I got this old model Breitling Colt Quartz for my son; it came on a tatty strap, no box and with unstamped papers so I got it quite cheap. I got a box and Breitling buckle off E-bay and a new sharksin strap (backed with a ruberised fabric) from Banda. It's not a big watch, the bezel is 38mm diameter and not as b'lingy as the newer chronometer version but I think it looks OK. My only concern is the size as he is a big 6'2" ... still if it doesn't work I am sure it will sell, or I might keep it for a while.

The deal I have with my lad if he decides to take it is that he is going to give me some of his collection of watches, so goodness knows what I will end up with. He tended to buy "gizzits" and chuck them in his locker and continue wear his G-Shock


----------



## pg tips (May 16, 2003)

yummy, nice one John


----------



## Stan (Aug 7, 2003)

Good find John, I like that.
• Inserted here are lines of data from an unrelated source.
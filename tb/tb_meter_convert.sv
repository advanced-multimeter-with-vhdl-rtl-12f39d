// tb_meter_convert: self-checking test of the per-meter scaling.
//
// For every switch combination (the four one-hot meters and the invalid
// ones) it applies the extreme ADC codes, codes around zero and random codes,
// and compares magnitude, sign, mode, unit characters and relay drive with
// the reference model of dmm_tb_pkg.
`timescale 1ns/1ps
module tb_meter_convert;
  import dmm_pkg::*;
  import dmm_tb_pkg::*;

  meter_sel_t   sel;
  logic [15:0]  code;
  logic [15:0]  value;
  logic         neg;
  mode_e        mode;
  logic [13:0]  unit;
  relay_t       relay;

  int checks = 0, failures = 0;

  meter_convert dut (.sel(sel), .code(code), .value(value), .neg(neg),
                     .mode(mode), .unit(unit), .relay(relay));

  task automatic check(input logic [3:0] s, input logic [15:0] c);
    int mag; bit n;
    logic [7:0] exp_relay;
    sel  = meter_sel_t'(s);
    code = c;
    #1;
    ref_reading(s, c, mag, n);
    exp_relay = 8'h00;
    case (s)
      4'b0001: exp_relay = 8'b00_00_00_01;
      4'b0010: exp_relay = 8'b00_00_01_00;
      4'b0100: exp_relay = 8'b00_01_00_00;
      4'b1000: exp_relay = 8'b01_00_00_00;
      default: ;
    endcase
    checks++;
    if (int'(value) != mag || neg != n || mode != ref_mode(s) || unit != ref_unit(s)
        || relay != exp_relay) begin
      failures++;
      if (failures < 10)
        $display("FAIL sel=%b code=%0d: value=%0d neg=%0b mode=%b unit=%b relay=%b, expected %0d %0b %b %b %b",
                 s, $signed(c), value, neg, mode, unit, relay, mag, n, ref_mode(s), ref_unit(s), exp_relay);
    end
  endtask

  initial begin
    #100000;
    failures++;
    $display("watchdog expired");
    $display("TB_RESULT checks=%0d failures=%0d", checks, failures);
    $finish;
  end

  initial begin
    for (int s = 0; s < 16; s++) begin
      check(4'(s), 16'h7FFF);
      check(4'(s), 16'h8000);
      for (int c = -300; c <= 300; c += 7) check(4'(s), 16'(c));
      for (int k = 0; k < 200; k++) check(4'(s), 16'($urandom));
    end
    // a few hand-worked points
    check(4'b0001, 16'd32768 / 2);  // 16384 * 61 / 100 = 9994 mV
    if (value != 16'd9994) begin failures++; $display("FAIL 10 V point"); end
    checks++;
    check(4'b0010, 16'd13376);      // 13376 * 75 / 100 - 16 = 10016 (100.16 mA)
    if (value != 16'd10016) begin failures++; $display("FAIL 100 mA point"); end
    checks++;
    check(4'b0001, -16'sd1000);     // -610 mV
    if (value != 16'd610 || !neg) begin failures++; $display("FAIL negative point"); end
    checks++;
    $display("TB_RESULT checks=%0d failures=%0d", checks, failures);
    $finish;
  end

endmodule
Just about my size too.


----------



## Roger (May 17, 2003)

John,

I dont think a NATO looks at all right on that one......nice tan leather perhaps??

Just an opinion

Roger


----------



## Roy (Feb 23, 2003)

I like that a lot John, very nice.


----------



## Silver Hawk (Dec 2, 2003)

It is nice...with those bold numberals.









But would have to agree with Roger about the Nato


----------



## DavidH (Feb 24, 2003)

What's wrong with it?


----------



## AlexR (May 11, 2003)

I don't like Nato straps at all,but that does not look to bad.If it were me and it was getting used,as it should be(getting wet)I would have it on rubber,like a Seiko wave


----------



## Roger (May 17, 2003)

> What's wrong with it?


Sorry, but I feel the Breitling deserves much better. NATO is ok, but not on that one.

Roger


----------



## ollyming (May 12, 2004)

I have mine on the Breitling rubber strap which is one of the most comfortable rubber straps I've ever worn.



















Cheers, Olly


----------



## JoT (Aug 12, 2003)

Yep: that looks good Olly


----------



## pg tips (May 16, 2003)




----------



## DavidH (Feb 24, 2003)

Great shots Olly, I must dig out my rubber strap and perservere a bit more with it.

Is that the Superquartz version? If so how does it do on accuracy?


----------



## ollyming (May 12, 2004)

Not SuperQuartz (pre-dates it I think) but it is chronometer certified. Never done any tests on accuracy but I've never set the thing since the BST started so it can't be doing too badly!

Cheers, Olly


----------